»»

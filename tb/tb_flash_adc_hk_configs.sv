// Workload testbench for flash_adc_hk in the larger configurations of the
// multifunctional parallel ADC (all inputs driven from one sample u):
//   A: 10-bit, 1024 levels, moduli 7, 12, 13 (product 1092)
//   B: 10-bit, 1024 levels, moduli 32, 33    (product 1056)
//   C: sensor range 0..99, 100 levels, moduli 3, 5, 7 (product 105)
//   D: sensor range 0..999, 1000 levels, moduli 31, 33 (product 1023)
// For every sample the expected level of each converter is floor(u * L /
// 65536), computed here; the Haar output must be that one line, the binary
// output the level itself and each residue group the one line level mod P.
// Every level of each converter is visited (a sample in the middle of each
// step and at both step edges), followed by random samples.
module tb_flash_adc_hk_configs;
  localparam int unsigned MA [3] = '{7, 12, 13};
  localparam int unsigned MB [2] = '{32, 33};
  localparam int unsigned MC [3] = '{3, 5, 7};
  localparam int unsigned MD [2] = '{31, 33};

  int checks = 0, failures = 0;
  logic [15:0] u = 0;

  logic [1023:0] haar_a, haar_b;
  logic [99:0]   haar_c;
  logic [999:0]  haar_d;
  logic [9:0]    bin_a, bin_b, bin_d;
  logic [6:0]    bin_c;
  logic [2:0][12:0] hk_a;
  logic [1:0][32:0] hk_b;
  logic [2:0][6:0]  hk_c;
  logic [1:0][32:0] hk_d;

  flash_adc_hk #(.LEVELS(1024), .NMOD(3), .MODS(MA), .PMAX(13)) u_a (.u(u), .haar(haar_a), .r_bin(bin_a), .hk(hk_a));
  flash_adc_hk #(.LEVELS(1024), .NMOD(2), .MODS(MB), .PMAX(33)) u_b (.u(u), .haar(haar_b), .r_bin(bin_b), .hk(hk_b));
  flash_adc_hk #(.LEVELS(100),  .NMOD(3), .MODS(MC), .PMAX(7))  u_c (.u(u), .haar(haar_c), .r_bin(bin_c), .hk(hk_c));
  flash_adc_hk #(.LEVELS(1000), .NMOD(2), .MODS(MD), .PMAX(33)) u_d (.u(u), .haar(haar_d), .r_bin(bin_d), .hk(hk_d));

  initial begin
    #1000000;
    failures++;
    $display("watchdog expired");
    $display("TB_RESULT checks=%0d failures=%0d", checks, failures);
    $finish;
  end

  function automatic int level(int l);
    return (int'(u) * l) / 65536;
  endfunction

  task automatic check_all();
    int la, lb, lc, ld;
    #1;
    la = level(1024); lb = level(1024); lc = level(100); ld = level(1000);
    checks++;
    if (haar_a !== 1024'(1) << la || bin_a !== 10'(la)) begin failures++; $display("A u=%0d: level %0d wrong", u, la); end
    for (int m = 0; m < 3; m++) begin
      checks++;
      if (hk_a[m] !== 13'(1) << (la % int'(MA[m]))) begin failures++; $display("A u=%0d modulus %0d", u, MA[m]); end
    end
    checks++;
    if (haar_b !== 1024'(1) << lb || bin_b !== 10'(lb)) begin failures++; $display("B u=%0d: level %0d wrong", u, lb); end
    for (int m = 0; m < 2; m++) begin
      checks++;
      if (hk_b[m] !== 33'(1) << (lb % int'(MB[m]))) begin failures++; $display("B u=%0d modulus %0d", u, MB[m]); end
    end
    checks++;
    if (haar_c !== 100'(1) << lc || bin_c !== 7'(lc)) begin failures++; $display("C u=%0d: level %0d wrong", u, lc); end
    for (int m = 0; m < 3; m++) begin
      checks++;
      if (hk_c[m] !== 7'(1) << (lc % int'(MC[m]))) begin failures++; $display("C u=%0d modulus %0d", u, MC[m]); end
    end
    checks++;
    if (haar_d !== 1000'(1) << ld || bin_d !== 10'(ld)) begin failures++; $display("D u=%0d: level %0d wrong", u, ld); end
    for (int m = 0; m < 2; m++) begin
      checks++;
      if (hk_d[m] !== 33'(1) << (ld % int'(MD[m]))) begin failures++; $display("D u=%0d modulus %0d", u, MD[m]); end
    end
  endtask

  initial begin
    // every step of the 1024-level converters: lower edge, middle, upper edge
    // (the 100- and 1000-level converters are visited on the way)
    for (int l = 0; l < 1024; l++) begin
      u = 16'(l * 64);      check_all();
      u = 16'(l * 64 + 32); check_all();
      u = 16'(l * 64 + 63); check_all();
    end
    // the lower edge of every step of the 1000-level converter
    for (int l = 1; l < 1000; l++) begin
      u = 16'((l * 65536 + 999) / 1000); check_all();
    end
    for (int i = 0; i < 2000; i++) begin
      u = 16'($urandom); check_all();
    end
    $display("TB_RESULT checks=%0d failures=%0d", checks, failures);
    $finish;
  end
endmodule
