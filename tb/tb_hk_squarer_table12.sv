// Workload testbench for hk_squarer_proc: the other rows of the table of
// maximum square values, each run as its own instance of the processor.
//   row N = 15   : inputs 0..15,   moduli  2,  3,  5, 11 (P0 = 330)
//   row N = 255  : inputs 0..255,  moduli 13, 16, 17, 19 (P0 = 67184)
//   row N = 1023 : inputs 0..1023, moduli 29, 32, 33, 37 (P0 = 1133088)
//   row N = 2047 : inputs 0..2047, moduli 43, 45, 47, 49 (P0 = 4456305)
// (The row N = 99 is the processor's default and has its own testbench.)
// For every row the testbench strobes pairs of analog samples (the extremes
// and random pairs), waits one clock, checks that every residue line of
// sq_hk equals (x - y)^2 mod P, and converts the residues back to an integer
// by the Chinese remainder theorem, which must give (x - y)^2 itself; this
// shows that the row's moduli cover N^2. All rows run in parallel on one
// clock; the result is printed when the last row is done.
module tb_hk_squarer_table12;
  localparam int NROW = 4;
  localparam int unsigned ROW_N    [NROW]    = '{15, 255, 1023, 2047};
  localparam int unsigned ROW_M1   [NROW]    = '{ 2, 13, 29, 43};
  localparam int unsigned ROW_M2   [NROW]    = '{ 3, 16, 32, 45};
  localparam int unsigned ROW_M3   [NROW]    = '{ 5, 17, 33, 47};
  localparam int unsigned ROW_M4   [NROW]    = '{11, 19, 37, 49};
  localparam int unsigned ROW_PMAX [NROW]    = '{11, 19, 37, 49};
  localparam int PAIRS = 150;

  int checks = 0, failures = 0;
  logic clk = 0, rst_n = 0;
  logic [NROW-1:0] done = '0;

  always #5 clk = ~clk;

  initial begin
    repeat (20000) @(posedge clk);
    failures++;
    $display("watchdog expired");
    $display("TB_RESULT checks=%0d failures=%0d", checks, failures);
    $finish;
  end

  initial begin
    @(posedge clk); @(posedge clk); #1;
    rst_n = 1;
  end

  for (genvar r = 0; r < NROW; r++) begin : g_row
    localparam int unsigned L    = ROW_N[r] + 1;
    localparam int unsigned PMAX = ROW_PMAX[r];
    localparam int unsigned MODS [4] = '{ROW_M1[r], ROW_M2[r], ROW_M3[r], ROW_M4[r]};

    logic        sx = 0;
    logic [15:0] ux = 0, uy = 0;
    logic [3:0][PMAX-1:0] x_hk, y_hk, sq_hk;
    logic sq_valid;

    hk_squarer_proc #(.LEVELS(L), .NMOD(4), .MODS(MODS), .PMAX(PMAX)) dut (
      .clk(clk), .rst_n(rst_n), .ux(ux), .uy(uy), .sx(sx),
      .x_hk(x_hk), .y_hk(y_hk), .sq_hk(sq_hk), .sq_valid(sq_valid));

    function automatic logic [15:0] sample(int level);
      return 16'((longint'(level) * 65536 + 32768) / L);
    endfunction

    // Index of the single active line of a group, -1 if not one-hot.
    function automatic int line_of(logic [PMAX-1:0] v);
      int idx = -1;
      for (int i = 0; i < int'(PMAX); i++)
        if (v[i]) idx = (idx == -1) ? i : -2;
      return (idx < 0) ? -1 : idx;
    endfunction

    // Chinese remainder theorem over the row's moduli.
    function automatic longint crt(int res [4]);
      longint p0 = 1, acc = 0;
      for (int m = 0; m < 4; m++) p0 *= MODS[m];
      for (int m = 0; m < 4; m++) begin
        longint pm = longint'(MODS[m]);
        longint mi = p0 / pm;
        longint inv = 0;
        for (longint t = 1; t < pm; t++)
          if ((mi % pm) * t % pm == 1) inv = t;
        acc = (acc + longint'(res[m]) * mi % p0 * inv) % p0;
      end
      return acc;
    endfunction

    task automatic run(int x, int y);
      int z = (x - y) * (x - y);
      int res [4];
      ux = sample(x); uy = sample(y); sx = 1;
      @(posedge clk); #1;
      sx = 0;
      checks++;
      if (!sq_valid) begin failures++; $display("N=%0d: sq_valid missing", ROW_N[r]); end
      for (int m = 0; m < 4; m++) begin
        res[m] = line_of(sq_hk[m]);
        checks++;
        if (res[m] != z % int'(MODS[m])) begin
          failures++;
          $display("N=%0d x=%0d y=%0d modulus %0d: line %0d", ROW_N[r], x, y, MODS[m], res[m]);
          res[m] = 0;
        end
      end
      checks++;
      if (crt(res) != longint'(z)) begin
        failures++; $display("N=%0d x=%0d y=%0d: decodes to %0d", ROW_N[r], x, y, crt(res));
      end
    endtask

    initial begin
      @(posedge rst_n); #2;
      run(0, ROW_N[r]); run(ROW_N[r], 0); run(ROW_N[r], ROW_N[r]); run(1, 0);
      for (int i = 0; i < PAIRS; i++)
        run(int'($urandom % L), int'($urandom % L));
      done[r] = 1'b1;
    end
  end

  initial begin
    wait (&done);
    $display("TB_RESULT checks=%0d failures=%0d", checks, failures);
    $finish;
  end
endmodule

««

■ **Exercise**:
The range runs from the line with "if (hk_d[m] !== 33'(1)" up to and including the line with "localparam int unsigned ROW_N" in the listing above; please write out exactly those lines and nothing more.

■ **Reply**:
      if (hk_d[m] !== 33'(1) << (ld % int'(MD[m]))) begin failures++; $display("D u=%0d modulus %0d", u, MD[m]); end
    end
  endtask

  initial begin
    // every step of the 1024-level converters: lower edge, middle, upper edge
    // (the 100- and 1000-level converters are visited on the way)
    for (int l = 0; l < 1024; l++) begin
      u = 16'(l * 64);      check_all();
      u = 16'(l * 64 + 32); check_all();
      u = 16'(l * 64 + 63); check_all();
    end
    // the lower edge of every step of the 1000-level converter
    for (int l = 1; l < 1000; l++) begin
      u = 16'((l * 65536 + 999) / 1000); check_all();
    end
    for (int i = 0; i < 2000; i++) begin
      u = 16'($urandom); check_all();
    end
    $display("TB_RESULT checks=%0d failures=%0d", checks, failures);
    $finish;
  end
endmodule
filename tb/tb_hk_squarer_table12.sv
// Workload testbench for hk_squarer_proc: the other rows of the table of
// maximum square values, each run as its own instance of the processor.
//   row N = 15   : inputs 0..15,   moduli  2,  3,  5, 11 (P0 = 330)
//   row N = 255  : inputs 0..255,  moduli 13, 16, 17, 19 (P0 = 67184)
//   row N = 1023 : inputs 0..1023, moduli 29, 32, 33, 37 (P0 = 1133088)
//   row N = 2047 : inputs 0..2047, moduli 43, 45, 47, 49 (P0 = 4456305)
// (The row N = 99 is the processor's default and has its own testbench.)
// For every row the testbench strobes pairs of analog samples (the extremes
// and random pairs), waits one clock, checks that every residue line of
// sq_hk equals (x - y)^2 mod P, and converts the residues back to an integer
// by the Chinese remainder theorem, which must give (x - y)^2 itself; this
// shows that the row's moduli cover N^2. All rows run in parallel on one
// clock; the result is printed when the last row is done.
module tb_hk_squarer_table12;
  localparam int NROW = 4;
  localparam int unsigned ROW_N    [NROW]    = '{15, 255, 1023, 2047};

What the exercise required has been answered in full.